> [AIM OF THE TASK]: Could you print every record below exactly as written?

Stored data
□ □ □ □ □ □ □
// timing_decoder: recovers timing commands from the "RF & Timing" line.
//
// Counterpart of timing_encoder, used by the CRIM DAQ loop test module. It
// takes one timing bit per RF period ('tm_bit'). While idle a 1 is a start
// bit; the next 8 bits are the command, MSB first, and the bit after them
// must be the closing 1, else the frame is dropped. 'cmd' holds the last
// good command (start bit not included) and 'cmd_valid' pulses for one clock
// in the cycle after the closing bit. The frame follows the document; the
// rejection of a frame without closing bit is this design's choice.
module timing_decoder (
  input  logic       clk,
  input  logic       rst_n,
  input  logic       tm_bit,
  output logic [7:0] cmd,
  output logic       cmd_valid
);
  logic [3:0] cnt;     // 0 idle, 1..8 command bits, 9 closing bit
  logic [7:0] sh;

  always_ff @(posedge clk or negedge rst_n) begin
    if (!rst_n) begin
      cnt <= '0; sh <= '0; cmd <= '0; cmd_valid <= 1'b0;
    end else begin
      cmd_valid <= 1'b0;
      if (cnt == 0) begin
        if (tm_bit) cnt <= 4'd1;
      end else if (cnt <= 4'd8) begin
        sh  <= {sh[6:0], tm_bit};
        cnt <= cnt + 1'b1;
      end else begin
        cnt <= '0;
        if (tm_bit) begin
          cmd       <= sh;
          cmd_valid <= 1'b1;
        end
      end
    end
  end
endmodule
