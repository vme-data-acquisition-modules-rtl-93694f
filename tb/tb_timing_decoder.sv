// tb_timing_decoder: sends frames bit by bit (start 1, 8 bits MSB first,
// closing 1) with random gaps and checks every command comes out once, in
// order, one clock after its closing bit; a frame without closing bit is
// dropped.
module tb_timing_decoder;
  logic clk = 0, rst_n = 0, tm_bit = 0;
  logic [7:0] cmd;
  logic cmd_valid;
  int checks = 0, failures = 0, nvalid = 0;
  logic [7:0] exp[$];

  timing_decoder dut (.*);
  always #5 clk = ~clk;

  task automatic chk(input bit c, input string s);
    checks++; if (!c) begin failures++; $display("FAIL %s", s); end
  endtask

  task automatic frame(input logic [7:0] c, input bit good);
    logic [9:0] f = {1'b1, c, good};
    for (int i = 9; i >= 0; i--) begin tm_bit = f[i]; @(negedge clk); end
    tm_bit = 0;
    chk(cmd_valid == good, "valid one clock after closing bit");
    if (good) chk(cmd == c, "command value");
    repeat ($urandom_range(1, 4)) @(negedge clk);
  endtask

  always @(posedge clk) if (rst_n && cmd_valid) nvalid++;

  initial begin
    automatic logic [7:0] codes [6] = '{8'hB1, 8'hD1, 8'hC5, 8'h89, 8'h8D, 8'hC9};
    repeat (3) @(negedge clk); rst_n = 1;
    for (int i = 0; i < 6; i++) frame(codes[i], 1);
    frame(8'hB1, 0);
    for (int i = 0; i < 20; i++) frame({1'b1, 7'($urandom)}, 1);
    chk(nvalid == 26, "one valid per good frame");
    $display("TB_RESULT checks=%0d failures=%0d", checks, failures);
    $finish;
  end
  initial begin #100000; failures++; $display("TB_RESULT checks=%0d failures=%0d", checks, failures); $finish; end
endmodule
□ □ □ □ □ □ □
> [OUTPUT OF THE TASK]:
// timing_decoder: recovers timing commands from the "RF & Timing" line.
//
// Counterpart of timing_encoder, used by the CRIM DAQ loop test module. It
// takes one timing bit per RF period ('tm_bit'). While idle a 1 is a start
// bit; the next 8 bits are the command, MSB first, and the bit after them
// must be the closing 1, else the frame is dropped. 'cmd' holds the last
// good command (start bit not included) and 'cmd_valid' pulses for one clock
// in the cycle after the closing bit. The frame follows the document; the
// rejection of a frame without closing bit is this design's choice.
module timing_decoder (
  input  logic       clk,
  input  logic       rst_n,
  input  logic       tm_bit,
  output logic [7:0] cmd,
  output logic       cmd_valid
);
  logic [3:0] cnt;     // 0 idle, 1..8 command bits, 9 closing bit
  logic [7:0] sh;

  always_ff @(posedge clk or negedge rst_n) begin
    if (!rst_n) begin
      cnt <= '0; sh <= '0; cmd <= '0; cmd_valid <= 1'b0;
    end else begin
      cmd_valid <= 1'b0;
      if (cnt == 0) begin
        if (tm_bit) cnt <= 4'd1;
      end else if (cnt <= 4'd8) begin
        sh  <= {sh[6:0], tm_bit};
        cnt <= cnt + 1'b1;
      end else begin
        cnt <= '0;
        if (tm_bit) begin
          cmd       <= sh;
          cmd_valid <= 1'b1;
        end
      end
    end
  end
endmodule
repository vme-data-acquisition-modules-rtl-93694f
filename tb/tb_timing_decoder.sv
// tb_timing_decoder: sends frames bit by bit (start 1, 8 bits MSB first,
// closing 1) with random gaps and checks every command comes out once, in
// order, one clock after its closing bit; a frame without closing bit is
// dropped.
module tb_timing_decoder;
  logic clk = 0, rst_n = 0, tm_bit = 0;
  logic [7:0] cmd;
  logic cmd_valid;
  int checks = 0, failures = 0, nvalid = 0;
  logic [7:0] exp[$];

  timing_decoder dut (.*);
  always #5 clk = ~clk;

  task automatic chk(input bit c, input string s);
    checks++; if (!c) begin failures++; $display("FAIL %s", s); end
  endtask

  task automatic frame(input logic [7:0] c, input bit good);
    logic [9:0] f = {1'b1, c, good};
    for (int i = 9; i >= 0; i--) begin tm_bit = f[i]; @(negedge clk); end
    tm_bit = 0;
    chk(cmd_valid == good, "valid one clock after closing bit");
    if (good) chk(cmd == c, "command value");
    repeat ($urandom_range(1, 4)) @(negedge clk);
  endtask

  always @(posedge clk) if (rst_n && cmd_valid) nvalid++;

  initial begin
    automatic logic [7:0] codes [6] = '{8'hB1, 8'hD1, 8'hC5, 8'h89, 8'h8D, 8'hC9};
    repeat (3) @(negedge clk); rst_n = 1;
    for (int i = 0; i < 6; i++) frame(codes[i], 1);
    frame(8'hB1, 0);
    for (int i = 0; i < 20; i++) frame({1'b1, 7'($urandom)}, 1);
    chk(nvalid == 26, "one valid per good frame");
    $display("TB_RESULT checks=%0d failures=%0d", checks, failures);
    $finish;
  end
  initial begin #100000; failures++; $display("TB_RESULT checks=%0d failures=%0d", checks, failures); $finish; end
endmodule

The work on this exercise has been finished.